"Men, Science, and Evolutionary Theory," review of Men: Evolutionary and Life History, by Richard Bribiescas, Forbes Magazine, 26 Februaruy 2009.
Excerpt:
Imagine Larry Summers making that statement when he was president of Harvard, instead of the much milder query he raised about the capacity of women in science that was surely one factor in his ousting as president. Yet here is a Yale professor, published by Harvard University Press in the new paperback edition of Men: Evolutionary and Life History, going much further than Summers in the opening sentence of his book.
The difference is that Richard Bribiescas speaks as a scientist, not as a university president. He is a biological anthropologist who has the equivalent of a degree in biology and more. Even though he uses the mantle of science to encourage non-biologists like Larry Summers and this reviewer to accept and act on what he asserts, he has, from science, an authority the rest of us lack.
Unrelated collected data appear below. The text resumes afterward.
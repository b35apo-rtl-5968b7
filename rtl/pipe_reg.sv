// pipe_reg: an interstage (pipeline) register with hold and flush.
// On each rising clock edge it loads `d` unless `en` is low, which holds the
// stored value (a stall). A high `clr` loads `CLR_VALUE` instead, turning the
// stage into a bubble (a flush); `clr` wins over `en`. Reset loads
// `CLR_VALUE` too. The hold and the bubble are the two controls the lecture
// adds to every interstage register to stall and to discard instructions;
// the priority of clear over hold is this design's own choice.
module pipe_reg #(
  parameter type         T         = logic [31:0],
  parameter T            CLR_VALUE = '0
) (
  input  logic clk,
  input  logic rst,
  input  logic en,
  input  logic clr,
  input  T     d,
  output T     q
);

  always_ff @(posedge clk) begin
    if (rst || clr) q <= CLR_VALUE;
    else if (en)    q <= d;
  end

endmodule
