// tb_pipe_reg: drives random data with random enable and clear and checks
// each cycle against a one-register reference: clear loads the bubble value,
// a low enable holds, otherwise the input is captured.
module tb_pipe_reg;
  typedef struct packed { logic v; logic [15:0] x; } item_t;
  localparam item_t BUB = '{v: 1'b0, x: 16'hdead};
  logic clk = 0, rst, en, clr;
  item_t d, q, model;
  int checks = 0, failures = 0, holds = 0, clears = 0;

  pipe_reg #(.T(item_t), .CLR_VALUE(BUB)) dut (.clk, .rst, .en, .clr, .d, .q);

  always #5 clk = ~clk;

  initial begin
    repeat (5000) @(posedge clk);
    failures++;
    $display("TB_RESULT checks=%0d failures=%0d", checks, failures);
    $finish;
  end

  initial begin
    rst = 1; en = 0; clr = 0; d = '0;
    @(posedge clk); #1;
    checks++; if (q !== BUB) begin failures++; $display("FAIL reset value %h", q); end
    rst = 0; model = BUB;
    for (int i = 0; i < 1000; i++) begin
      en = ($urandom % 4) != 0;
      clr = ($urandom % 8) == 0;
      d = '{v: 1'b1, x: 16'($urandom)};
      @(posedge clk);
      if (clr) begin model = BUB; clears++; end
      else if (en) model = d;
      else holds++;
      #1;
      checks++;
      if (q !== model) begin failures++; $display("FAIL cycle %0d q=%h exp=%h", i, q, model); end
    end
    checks++;
    if (holds == 0 || clears == 0) failures++;
    $display("TB_RESULT checks=%0d failures=%0d", checks, failures);
    $finish;
  end
endmodule
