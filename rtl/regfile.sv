// regfile: 32 x 32-bit register file with two read ports and one write port.
// Register x0 always reads as zero and ignores writes. The register file is
// read in ID and written in WB; the lecture design writes in the first half
// of the cycle and reads in the second, so an instruction in ID sees the
// value written by the instruction in WB in the same cycle. This design keeps
// a single rising-edge clock and gets the same effect with a write-through
// bypass: a read of the register being written returns the write data.
// Reads are combinational; the write takes effect at the rising clock edge.
// WRITE_THROUGH = 0 removes the bypass. This is for the single-cycle and
// prefetching processors, where the write data is computed from the read
// data in the same cycle and the bypass would close a combinational loop.
module regfile
  import pipe_pkg::*;
#(
  parameter int unsigned WIDTH = 32,
  parameter int unsigned DEPTH = 32,
  parameter bit          WRITE_THROUGH = 1'b1
) (
  input  logic                     clk,
  input  logic                     rst,
  input  logic [$clog2(DEPTH)-1:0] a1,
  input  logic [$clog2(DEPTH)-1:0] a2,
  output logic [WIDTH-1:0]         rd1,
  output logic [WIDTH-1:0]         rd2,
  input  logic                     we3,
  input  logic [$clog2(DEPTH)-1:0] a3,
  input  logic [WIDTH-1:0]         wd3
);

  logic [WIDTH-1:0] regs [DEPTH];

  always_ff @(posedge clk) begin
    if (rst) begin
      for (int i = 0; i < DEPTH; i++) regs[i] <= '0;
    end else if (we3 && a3 != '0) begin
      regs[a3] <= wd3;
    end
  end

  if (WRITE_THROUGH) begin : g_bypass
    always_comb begin
      if (a1 == '0)                 rd1 = '0;
      else if (we3 && a1 == a3)     rd1 = wd3;
      else                          rd1 = regs[a1];
      if (a2 == '0)                 rd2 = '0;
      else if (we3 && a2 == a3)     rd2 = wd3;
      else                          rd2 = regs[a2];
    end
  end else begin : g_plain
    assign rd1 = (a1 == '0) ? '0 : regs[a1];
    assign rd2 = (a2 == '0) ? '0 : regs[a2];
  end

endmodule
A biological anthropologist is quite different, utterly different, from a cultural anthropologist, who, believing that culture, not biology, makes us different, would never make this statement. Bribiescas hardly alludes to the cultural argument, but no reader can be unaware that the way he begins is spitting into the prevailing wind of feminism and gender-neutrality in Western societies. The charm of his book is that he utterly ignores the opinion, or prejudice, against it and proceeds as if all he has to do is explain, and you will agree.
The science in question here is the current version of Darwin’s evolutionary theory. That theory says that human beings (for the book title speaks of men, not males) are dominated in their lives by the need to get their genes into the next generation. If you can do this, you have “survived,” even if or despite the fact that you die.